**Dataset:**
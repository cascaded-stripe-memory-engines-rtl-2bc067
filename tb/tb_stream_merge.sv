// Result merge test: three sources send numbered words with random valid
// gaps into a 3-way merge whose output is randomly stalled. Every word must
// come out exactly once, in order per source, the output must hold still
// while stalled, and with all sources busy no source may wait for more than
// two other words.
module tb_stream_merge;
  logic clk = 1'b0;
  always #5 clk = ~clk;
  int checks = 0, failures = 0;

  localparam int N = 3, WIDTH = 64, PER = 2000;
  logic rst = 1'b1;
  logic [N-1:0] in_valid, in_ready;
  logic [N-1:0][WIDTH-1:0] in_data;
  logic out_valid, out_ready;
  logic [WIDTH-1:0] out_data;

  stream_merge #(.N(N), .WIDTH(WIDTH)) dut (.*);

  int sent [N], rcvd [N], wait_cnt [N];
  logic prev_stall;
  logic [WIDTH-1:0] prev_data;

  // Inputs change on the falling edge; one time unit later the handshakes
  // that the next rising edge will take are recorded.
  logic [N-1:0] src_fire;
  always @(negedge clk) if (!rst) begin
    for (int s = 0; s < N; s++) begin
      if (src_fire[s]) sent[s]++;
      if (!in_valid[s] || src_fire[s]) begin
        in_valid[s] = (sent[s] < PER) && ($urandom_range(99) < 70);
        in_data[s]  = (64'(s) << 32) | 64'(sent[s]);
      end
    end
    out_ready = ($urandom_range(99) < 60);
    #1;
    src_fire = in_valid & in_ready;
    if (prev_stall) begin
      checks++;
      if (!out_valid || out_data != prev_data) begin
        failures++;
        if (failures < 5) $display("FAIL: output changed while stalled");
      end
    end
    if (out_valid && out_ready) begin
      int s, q;
      s = int'(out_data >> 32); q = int'(out_data[31:0]);
      checks++;
      if (s >= N || q != rcvd[s]) begin
        failures++;
        if (failures < 5) $display("FAIL: got source %0d word %0d", s, q);
      end else rcvd[s]++;
      for (int k = 0; k < N; k++) begin
        if (k == s || !in_valid[k]) wait_cnt[k] = 0;
        else wait_cnt[k]++;
        if (wait_cnt[k] > N - 1) begin
          failures++;
          if (failures < 5) $display("FAIL: source %0d passed over %0d times", k, wait_cnt[k]);
        end
      end
    end
    prev_stall = out_valid && !out_ready;
    prev_data  = out_data;
  end

  initial begin
    in_valid = '0; in_data = '0; src_fire = '0; out_ready = 0; prev_stall = 0; prev_data = '0;
    foreach (sent[s]) begin sent[s] = 0; rcvd[s] = 0; wait_cnt[s] = 0; end
    repeat (3) @(posedge clk);
    @(negedge clk) rst = 1'b0;
    wait (rcvd[0] == PER && rcvd[1] == PER && rcvd[2] == PER);
    repeat (20) @(posedge clk);
    checks++;
    if (out_valid) begin failures++; $display("FAIL: extra output"); end
    $display("TB_RESULT checks=%0d failures=%0d", checks, failures);
    $finish;
  end

  initial begin
    repeat (100000) @(posedge clk);
    failures++;
    $display("FAIL: watchdog, received %0d %0d %0d", rcvd[0], rcvd[1], rcvd[2]);
    $display("TB_RESULT checks=%0d failures=%0d", checks, failures);
    $finish;
  end
endmodule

**Problem details:** Output the listing above without altering a single character.

**Output of the exercise:**
repository cascaded-stripe-memory-engines-rtl-2bc067
filename tb/tb_stream_merge.sv
// Result merge test: three sources send numbered words with random valid
// gaps into a 3-way merge whose output is randomly stalled. Every word must
// come out exactly once, in order per source, the output must hold still
// while stalled, and with all sources busy no source may wait for more than
// two other words.
module tb_stream_merge;
  logic clk = 1'b0;
  always #5 clk = ~clk;
  int checks = 0, failures = 0;

  localparam int N = 3, WIDTH = 64, PER = 2000;
  logic rst = 1'b1;
  logic [N-1:0] in_valid, in_ready;
  logic [N-1:0][WIDTH-1:0] in_data;
  logic out_valid, out_ready;
  logic [WIDTH-1:0] out_data;

  stream_merge #(.N(N), .WIDTH(WIDTH)) dut (.*);

  int sent [N], rcvd [N], wait_cnt [N];
  logic prev_stall;
  logic [WIDTH-1:0] prev_data;

  // Inputs change on the falling edge; one time unit later the handshakes
  // that the next rising edge will take are recorded.
  logic [N-1:0] src_fire;
  always @(negedge clk) if (!rst) begin
    for (int s = 0; s < N; s++) begin
      if (src_fire[s]) sent[s]++;
      if (!in_valid[s] || src_fire[s]) begin
        in_valid[s] = (sent[s] < PER) && ($urandom_range(99) < 70);
        in_data[s]  = (64'(s) << 32) | 64'(sent[s]);
      end
    end
    out_ready = ($urandom_range(99) < 60);
    #1;
    src_fire = in_valid & in_ready;
    if (prev_stall) begin
      checks++;
      if (!out_valid || out_data != prev_data) begin
        failures++;
        if (failures < 5) $display("FAIL: output changed while stalled");
      end
    end
    if (out_valid && out_ready) begin
      int s, q;
      s = int'(out_data >> 32); q = int'(out_data[31:0]);
      checks++;
      if (s >= N || q != rcvd[s]) begin
        failures++;
        if (failures < 5) $display("FAIL: got source %0d word %0d", s, q);
      end else rcvd[s]++;
      for (int k = 0; k < N; k++) begin
        if (k == s || !in_valid[k]) wait_cnt[k] = 0;
        else wait_cnt[k]++;
        if (wait_cnt[k] > N - 1) begin
          failures++;
          if (failures < 5) $display("FAIL: source %0d passed over %0d times", k, wait_cnt[k]);
        end
      end
    end
    prev_stall = out_valid && !out_ready;
    prev_data  = out_data;
  end

  initial begin
    in_valid = '0; in_data = '0; src_fire = '0; out_ready = 0; prev_stall = 0; prev_data = '0;
    foreach (sent[s]) begin sent[s] = 0; rcvd[s] = 0; wait_cnt[s] = 0; end
    repeat (3) @(posedge clk);
    @(negedge clk) rst = 1'b0;
    wait (rcvd[0] == PER && rcvd[1] == PER && rcvd[2] == PER);
    repeat (20) @(posedge clk);
    checks++;
    if (out_valid) begin failures++; $display("FAIL: extra output"); end
    $display("TB_RESULT checks=%0d failures=%0d", checks, failures);
    $finish;
  end

  initial begin
    repeat (100000) @(posedge clk);
    failures++;
    $display("FAIL: watchdog, received %0d %0d %0d", rcvd[0], rcvd[1], rcvd[2]);
    $display("TB_RESULT checks=%0d failures=%0d", checks, failures);
    $finish;
  end
endmodule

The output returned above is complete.